From the records below, take each line where the string "parallel" shows up and copy it.

Stored data:

--------------------------------

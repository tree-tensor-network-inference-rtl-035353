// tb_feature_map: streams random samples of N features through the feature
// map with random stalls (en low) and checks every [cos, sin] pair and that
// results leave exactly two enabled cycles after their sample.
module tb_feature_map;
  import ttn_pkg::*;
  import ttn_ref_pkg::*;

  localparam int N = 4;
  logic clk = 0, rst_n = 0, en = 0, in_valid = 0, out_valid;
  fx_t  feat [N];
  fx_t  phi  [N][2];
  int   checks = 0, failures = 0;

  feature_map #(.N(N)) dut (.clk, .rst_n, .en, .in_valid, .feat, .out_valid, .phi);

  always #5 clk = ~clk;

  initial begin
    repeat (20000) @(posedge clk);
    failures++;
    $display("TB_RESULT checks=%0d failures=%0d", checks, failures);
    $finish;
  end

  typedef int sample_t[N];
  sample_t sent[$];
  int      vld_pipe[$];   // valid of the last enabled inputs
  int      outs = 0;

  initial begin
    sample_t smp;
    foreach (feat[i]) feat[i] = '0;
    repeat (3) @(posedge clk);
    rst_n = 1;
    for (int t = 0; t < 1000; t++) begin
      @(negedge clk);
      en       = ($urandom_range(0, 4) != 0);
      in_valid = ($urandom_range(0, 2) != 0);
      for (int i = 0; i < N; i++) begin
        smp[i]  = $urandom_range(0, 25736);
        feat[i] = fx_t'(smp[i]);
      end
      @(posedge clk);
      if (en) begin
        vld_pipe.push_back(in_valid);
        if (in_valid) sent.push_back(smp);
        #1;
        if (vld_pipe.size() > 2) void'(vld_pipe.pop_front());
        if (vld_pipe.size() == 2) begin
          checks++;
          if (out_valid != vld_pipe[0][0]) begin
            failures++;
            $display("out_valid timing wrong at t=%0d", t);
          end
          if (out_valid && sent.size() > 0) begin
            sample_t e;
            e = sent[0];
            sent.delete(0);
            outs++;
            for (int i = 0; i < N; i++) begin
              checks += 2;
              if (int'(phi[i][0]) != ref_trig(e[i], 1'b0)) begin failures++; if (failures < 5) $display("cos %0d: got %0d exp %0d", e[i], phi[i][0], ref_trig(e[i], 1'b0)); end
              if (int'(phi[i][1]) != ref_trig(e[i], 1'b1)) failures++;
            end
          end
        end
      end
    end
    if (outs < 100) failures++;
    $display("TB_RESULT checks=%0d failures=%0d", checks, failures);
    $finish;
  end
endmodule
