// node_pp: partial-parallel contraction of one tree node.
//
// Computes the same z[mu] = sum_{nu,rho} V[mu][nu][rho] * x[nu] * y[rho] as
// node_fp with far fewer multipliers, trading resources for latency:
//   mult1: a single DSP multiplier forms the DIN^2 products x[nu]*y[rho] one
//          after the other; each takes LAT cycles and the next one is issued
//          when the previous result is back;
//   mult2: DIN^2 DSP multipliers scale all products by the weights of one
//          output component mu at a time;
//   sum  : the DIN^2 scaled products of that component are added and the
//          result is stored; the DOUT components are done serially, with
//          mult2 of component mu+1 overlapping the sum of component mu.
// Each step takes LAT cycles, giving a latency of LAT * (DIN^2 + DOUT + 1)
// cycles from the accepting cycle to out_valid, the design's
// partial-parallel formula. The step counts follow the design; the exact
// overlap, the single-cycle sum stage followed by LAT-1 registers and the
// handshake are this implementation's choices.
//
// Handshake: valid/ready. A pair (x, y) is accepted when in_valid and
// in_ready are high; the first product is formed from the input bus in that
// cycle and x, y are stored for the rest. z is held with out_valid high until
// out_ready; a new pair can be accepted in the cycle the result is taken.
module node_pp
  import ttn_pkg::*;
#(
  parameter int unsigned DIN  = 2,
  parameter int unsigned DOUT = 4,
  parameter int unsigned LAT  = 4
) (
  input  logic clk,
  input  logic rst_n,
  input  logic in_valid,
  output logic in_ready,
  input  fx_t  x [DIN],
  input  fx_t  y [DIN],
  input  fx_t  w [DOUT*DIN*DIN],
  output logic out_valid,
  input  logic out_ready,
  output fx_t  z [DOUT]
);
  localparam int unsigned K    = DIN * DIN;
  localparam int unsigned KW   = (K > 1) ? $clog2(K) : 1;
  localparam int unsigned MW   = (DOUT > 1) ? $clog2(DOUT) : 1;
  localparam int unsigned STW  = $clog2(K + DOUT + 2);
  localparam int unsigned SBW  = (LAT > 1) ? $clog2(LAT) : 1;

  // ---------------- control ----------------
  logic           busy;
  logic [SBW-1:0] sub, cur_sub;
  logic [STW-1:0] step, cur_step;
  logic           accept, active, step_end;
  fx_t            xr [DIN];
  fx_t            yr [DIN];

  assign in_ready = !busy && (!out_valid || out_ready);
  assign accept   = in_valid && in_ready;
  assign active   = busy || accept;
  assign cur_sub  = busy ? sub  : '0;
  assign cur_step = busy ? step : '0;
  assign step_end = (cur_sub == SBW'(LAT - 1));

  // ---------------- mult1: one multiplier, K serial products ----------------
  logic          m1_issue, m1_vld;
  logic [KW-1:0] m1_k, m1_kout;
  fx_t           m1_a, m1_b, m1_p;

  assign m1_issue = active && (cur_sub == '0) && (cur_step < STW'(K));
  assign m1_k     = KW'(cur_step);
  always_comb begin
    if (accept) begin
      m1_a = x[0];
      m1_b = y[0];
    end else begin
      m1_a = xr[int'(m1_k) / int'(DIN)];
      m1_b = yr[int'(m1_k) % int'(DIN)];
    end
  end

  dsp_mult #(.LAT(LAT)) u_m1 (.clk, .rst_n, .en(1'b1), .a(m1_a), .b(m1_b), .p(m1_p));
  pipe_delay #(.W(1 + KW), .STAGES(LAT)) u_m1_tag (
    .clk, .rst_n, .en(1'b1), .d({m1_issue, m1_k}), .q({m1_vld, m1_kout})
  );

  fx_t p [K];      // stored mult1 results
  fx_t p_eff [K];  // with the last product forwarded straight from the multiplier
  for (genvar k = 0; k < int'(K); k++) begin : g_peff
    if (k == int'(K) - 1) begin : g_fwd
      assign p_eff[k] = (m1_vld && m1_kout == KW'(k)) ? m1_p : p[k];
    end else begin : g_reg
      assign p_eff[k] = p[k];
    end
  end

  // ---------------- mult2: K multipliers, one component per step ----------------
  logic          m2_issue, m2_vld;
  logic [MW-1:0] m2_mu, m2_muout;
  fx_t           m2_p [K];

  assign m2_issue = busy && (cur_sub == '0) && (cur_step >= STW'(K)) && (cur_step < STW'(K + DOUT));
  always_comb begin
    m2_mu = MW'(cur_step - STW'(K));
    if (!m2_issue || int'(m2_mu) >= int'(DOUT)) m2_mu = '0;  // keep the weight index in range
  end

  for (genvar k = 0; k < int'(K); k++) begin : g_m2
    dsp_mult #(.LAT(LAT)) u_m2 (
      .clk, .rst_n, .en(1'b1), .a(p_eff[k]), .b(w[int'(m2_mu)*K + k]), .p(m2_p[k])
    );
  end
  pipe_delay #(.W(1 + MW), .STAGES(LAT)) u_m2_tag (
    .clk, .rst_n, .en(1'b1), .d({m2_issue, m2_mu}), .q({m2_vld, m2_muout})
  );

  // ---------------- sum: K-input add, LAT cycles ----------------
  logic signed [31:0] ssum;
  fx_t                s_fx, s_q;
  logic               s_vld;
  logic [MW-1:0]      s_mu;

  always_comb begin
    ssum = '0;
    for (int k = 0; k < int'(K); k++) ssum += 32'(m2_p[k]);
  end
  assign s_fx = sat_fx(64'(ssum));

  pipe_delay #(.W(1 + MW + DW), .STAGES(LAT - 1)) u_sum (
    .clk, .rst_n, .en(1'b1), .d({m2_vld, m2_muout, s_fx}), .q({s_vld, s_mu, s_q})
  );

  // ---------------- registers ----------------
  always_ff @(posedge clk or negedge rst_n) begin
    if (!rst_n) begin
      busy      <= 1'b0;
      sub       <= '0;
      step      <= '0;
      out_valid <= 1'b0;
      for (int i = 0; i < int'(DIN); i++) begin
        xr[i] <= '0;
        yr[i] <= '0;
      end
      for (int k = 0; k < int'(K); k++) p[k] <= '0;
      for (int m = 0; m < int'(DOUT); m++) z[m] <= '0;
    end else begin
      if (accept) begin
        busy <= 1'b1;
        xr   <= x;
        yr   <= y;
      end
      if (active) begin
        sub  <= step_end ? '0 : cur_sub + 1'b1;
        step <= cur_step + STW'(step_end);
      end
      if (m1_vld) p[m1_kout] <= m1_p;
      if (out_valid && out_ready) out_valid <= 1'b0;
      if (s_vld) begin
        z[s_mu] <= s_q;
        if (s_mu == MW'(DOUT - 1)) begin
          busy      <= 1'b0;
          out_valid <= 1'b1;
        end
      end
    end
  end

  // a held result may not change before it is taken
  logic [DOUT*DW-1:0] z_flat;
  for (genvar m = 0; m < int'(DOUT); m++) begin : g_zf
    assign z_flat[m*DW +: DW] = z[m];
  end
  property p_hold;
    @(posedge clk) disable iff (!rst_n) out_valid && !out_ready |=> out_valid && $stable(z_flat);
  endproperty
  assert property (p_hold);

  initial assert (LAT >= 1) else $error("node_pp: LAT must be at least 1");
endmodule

--------------------------------

Exercise output →
// node_pp: partial-parallel contraction of one tree node.
// partial-parallel formula. The step counts follow the design; the exact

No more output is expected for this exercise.